I could appreciate that. I never felt much like a “Mister” either.
“Okay, AnnaLynn. Look, I’m not suggesting you fold up your tent and go home. All I’m saying is take some reasonable precautions. Back up your data somewhere off-site where a thug like Gutierrez can’t get to. Ramp up security at your office. Get something for your personal protection and be aware of your surroundings. These people are serious, and you’ve got to take them seriously.”
“Alright, already, Josh.” She was getting impatient now. “I’ll take your advice. I promise. I’ve still got my dad’s old deer rifle. I used to go hunting with him every year until I turned eighteen and became a vegetarian.” She chuckled at the memory. “That didn’t last long. I’ve never been able to resist a thick, juicy steak.”
That seemed to break the ice.
“Me neither,” I said. “Tell you what, next time I’m in town I’ll take you out for one. Anyplace you like. And a bottle of Bordeaux. Deal?”
“Deal. Now I really do have to go, Josh. Thanks for the warning.”
“Don’t mention it,” I said. And when I hung up, I wondered why I really did.
M
y flight to Akron was only four hours late, the usual airline comedy of errors, though not especially funny. I called Julie a little after 9 p.m. to reschedule for tomorrow but she insisted I come over now. She sounded hyper and jittery, a combination of too much coffee and nervous energy. I was feeling hyper and jittery myself; three slugs of
café cubano
while killing time at the Miami airport will do that to you.

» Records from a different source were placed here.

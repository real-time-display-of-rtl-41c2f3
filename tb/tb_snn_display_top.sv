// System testbench of snn_display_top on the ZC706 variant (RGB pins), with a short I2C bit
// period (8 clocks), a fast button sampler (64 clocks) and 5 time steps per displayed second so
// that every mechanism is reached within 9 frames: transmitter configuration with the bus
// switch, spike and potential reading, buffer transfers at frame end, normal plots, extended
// raster after a button press (frame 4), colour bands (from frame 7), execution-time display.
// The stimulus, the reference and all checks are in display_tb_body.svh.
module tb_snn_display_top;
  localparam plot_pkg::board_e BOARD = plot_pkg::BOARD_ZC706;
  localparam int CLK_DIV = 3, BTN_DIV = 6, MS_PS = 5;
  localparam int NFRAMES = 9, PRESS_F = 4, PRESS_CLKS = 1000, BANDS_F = 7;
  localparam string NAME = "system test (ZC706, fast settings)";
  `include "display_tb_body.svh"
endmodule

I picked up my rental car and thanks to cold but clear weather and an utter disregard of posted speed limits made it to Julie’s house in under an hour. Her neighborhood seemed deserted. Half the streetlamps were out. On some blocks almost all the houses were dark; only a few spilled dim light through tightly drawn curtains.
Julie met me at the door wearing jeans and a loose sweater, her blondish hair tied in a ponytail. She was small and trim and what women would describe as “cute,” though there were bags under her eyes you could have carried groceries in and her nails were split and bitten. She looked to have aged well past her thirty-five years in the weeks since the YouTube video of her home’s defense went viral and she joined the ranks of instant celebrities.